With 11 years of extensive experience in Medical Devices and IVDs, we possess the expertise to support the entire product lifecycle, spanning from initial discovery through testing, nonclinical work, clinical investigation, regulatory approvals, and efficient market entry. Bio State Consulting Pvt. Ltd. offers regulatory and product development consulting services tailored for Medical Devices and IVDs in India. We are the trusted consulting partner for companies of all sizes aiming to introduce innovative, safe, and effective products to the market.

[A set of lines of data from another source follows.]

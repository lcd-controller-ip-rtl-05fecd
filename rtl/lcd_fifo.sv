// lcd_fifo: show-ahead FIFO with a 32-bit write port and a 16-bit read port.
//
// It sits between the DMA engine, which writes one 32-bit memory word per
// accepted Avalon read beat, and the LCD bus sequencer, which takes one
// 16-bit pixel per LCD write cycle. Its size (DEPTH words of 32 bits, 256 by
// default, one M4K block), the port widths and the used-word outputs
// wrusedw[7:0] (32-bit words) and rdusedw[8:0] (16-bit words) follow the
// controller's FIFO description.
//
// Design choices of this implementation: both ports run on the single
// controller clock (the controller is synchronous to the Avalon clock), each
// 32-bit word is read out low half [15:0] first, then high half [31:16], and
// the used-word counts wrap to 0 when the FIFO is completely full, as narrow
// counts do; wrfull and rdempty give the unambiguous flags. A write into a
// full FIFO and a read from an empty one are ignored.
//
// Timing: show-ahead, q shows the oldest half-word whenever rdempty is low
// and rdreq acknowledges (removes) it at the next clock edge. A word written
// at one edge is visible on q and in both counts after that edge.
module lcd_fifo #(
  parameter int DEPTH = 256,
  localparam int AW = $clog2(DEPTH)
) (
  input  logic          clk,
  input  logic          reset_n,
  input  logic          sclr,      // synchronous clear
  // write side, 32 bits
  input  logic [31:0]   data,
  input  logic          wrreq,
  output logic [AW-1:0] wrusedw,
  output logic          wrfull,
  // read side, 16 bits, show-ahead
  input  logic          rdreq,
  output logic [15:0]   q,
  output logic [AW:0]   rdusedw,
  output logic          rdempty
);

  logic [31:0] mem [DEPTH];
  logic [AW-1:0] wr_ptr, rd_ptr;
  logic [AW:0]   count;       // 32-bit words held, 0..DEPTH
  logic          half;        // 1: low half of the head word already read

  logic do_wr, do_rd, pop_word;

  assign wrfull   = (count == (AW+1)'(DEPTH));
  assign rdempty  = (count == '0);
  assign do_wr    = wrreq && !wrfull;
  assign do_rd    = rdreq && !rdempty;
  assign pop_word = do_rd && half;

  always_ff @(posedge clk) begin
    if (do_wr) mem[wr_ptr] <= data;
  end

  always_ff @(posedge clk or negedge reset_n) begin
    if (!reset_n) begin
      wr_ptr <= '0;
      rd_ptr <= '0;
      count  <= '0;
      half   <= 1'b0;
    end else if (sclr) begin
      wr_ptr <= '0;
      rd_ptr <= '0;
      count  <= '0;
      half   <= 1'b0;
    end else begin
      if (do_wr)    wr_ptr <= wr_ptr + 1'b1;
      if (pop_word) rd_ptr <= rd_ptr + 1'b1;
      if (do_rd)    half   <= !half;
      count <= count + (AW+1)'(do_wr) - (AW+1)'(pop_word);
    end
  end

  assign q       = half ? mem[rd_ptr][31:16] : mem[rd_ptr][15:0];
  assign wrusedw = count[AW-1:0];
  assign rdusedw = {count[AW-1:0], 1'b0} - (AW+1)'(half);

endmodule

We specialize in reliable regulatory consulting services covering all aspects of medical devices, including registration processes. With over 12 years of experience in the consulting industry, we facilitate product registrations with the Indian FDA (CDSCO). The Central Drugs Standard Control Organisation serves as India’s regulatory authority for Drugs, Medical Devices, and IVDs, guiding manufacturers through the regulatory landscape.

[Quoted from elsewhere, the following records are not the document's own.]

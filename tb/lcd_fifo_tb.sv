// lcd_fifo_tb: self-checking test of the 32-in / 16-out show-ahead FIFO.
//
// A queue of 16-bit half-words is the reference: every accepted 32-bit
// write appends its low then its high half. The test fills the FIFO
// completely (checking wrfull, the wrapped used-word counts and that an
// extra write is dropped), drains it, then runs random simultaneous reads
// and writes, comparing q and both used-word counts every cycle, and ends
// with a synchronous clear.
module lcd_fifo_tb;
  localparam int DEPTH = 256;
  localparam int AW = $clog2(DEPTH);

  logic clk = 1'b0, reset_n = 1'b0, sclr = 1'b0;
  logic [31:0] data = '0;
  logic wrreq = 1'b0, rdreq = 1'b0;
  logic [AW-1:0] wrusedw;
  logic [AW:0] rdusedw;
  logic wrfull, rdempty;
  logic [15:0] q;

  int checks = 0, failures = 0;
  logic [15:0] model[$];

  lcd_fifo #(.DEPTH(DEPTH)) dut (.*);

  always #5 clk = !clk;

  initial begin
    repeat (200000) @(posedge clk);
    failures++;
    $display("watchdog expired");
    $display("TB_RESULT checks=%0d failures=%0d", checks, failures);
    $finish;
  end

  task automatic check(bit cond, string what);
    checks++;
    if (!cond) begin
      failures++;
      $display("FAIL %s at %0t: q=%h rdusedw=%0d wrusedw=%0d model=%0d",
               what, $time, q, rdusedw, wrusedw, model.size());
    end
  endtask

  // compare outputs with the model (called between edges)
  task automatic compare();
    int words;
    words = (model.size() + 1) / 2;
    check(rdempty == (model.size() == 0), "rdempty");
    check(rdusedw == (AW+1)'(model.size()), "rdusedw");
    check(wrusedw == AW'(words), "wrusedw");
    check(wrfull == (words == DEPTH), "wrfull");
    if (model.size() != 0) check(q == model[0], "q");
  endtask

  // one clock with the given requests, updating the model
  task automatic step(bit wr, bit rd, logic [31:0] d);
    bit full, empty;
    full  = ((model.size() + 1) / 2) == DEPTH;
    empty = model.size() == 0;
    wrreq = wr; rdreq = rd; data = d;
    @(posedge clk);
    #1;
    if (rd && !empty) void'(model.pop_front());
    if (wr && !full) begin
      model.push_back(d[15:0]);
      model.push_back(d[31:16]);
    end
    wrreq = 0; rdreq = 0;
    compare();
  endtask

  initial begin
    repeat (3) @(posedge clk);
    reset_n = 1'b1;
    #1 compare();
    // fill completely
    for (int i = 0; i < DEPTH; i++) step(1, 0, {16'(i) ^ 16'hA5A5, 16'(i)});
    check(wrfull && wrusedw == 0 && rdusedw == 0, "full wraps counts");
    step(1, 0, 32'hDEAD_BEEF);  // dropped
    // drain
    while (model.size() != 0) step(0, 1, '0);
    step(0, 1, '0);             // read while empty: ignored
    // random traffic
    for (int i = 0; i < 20000; i++)
      step(($urandom % 3) != 0, ($urandom % 2) != 0, $urandom);
    // synchronous clear
    for (int i = 0; i < 5; i++) step(1, 0, $urandom);
    sclr = 1'b1; @(posedge clk); #1 sclr = 1'b0;
    model.delete();
    compare();
    $display("TB_RESULT checks=%0d failures=%0d", checks, failures);
    $finish;
  end
endmodule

At Biostate, we assist in obtaining Registration Certifications and essential licenses such as Import License (MD 14) and Test License (MD 16), ensuring smooth product importation into India. As authorized agents, we deliver high-quality, professional services, fostering long-term partnerships. Our extensive expertise spans NIB evaluation of test kits, clinical trial approvals, product registrations, marketing authorizations, and import authorizations, providing prompt and comprehensive regulatory guidance.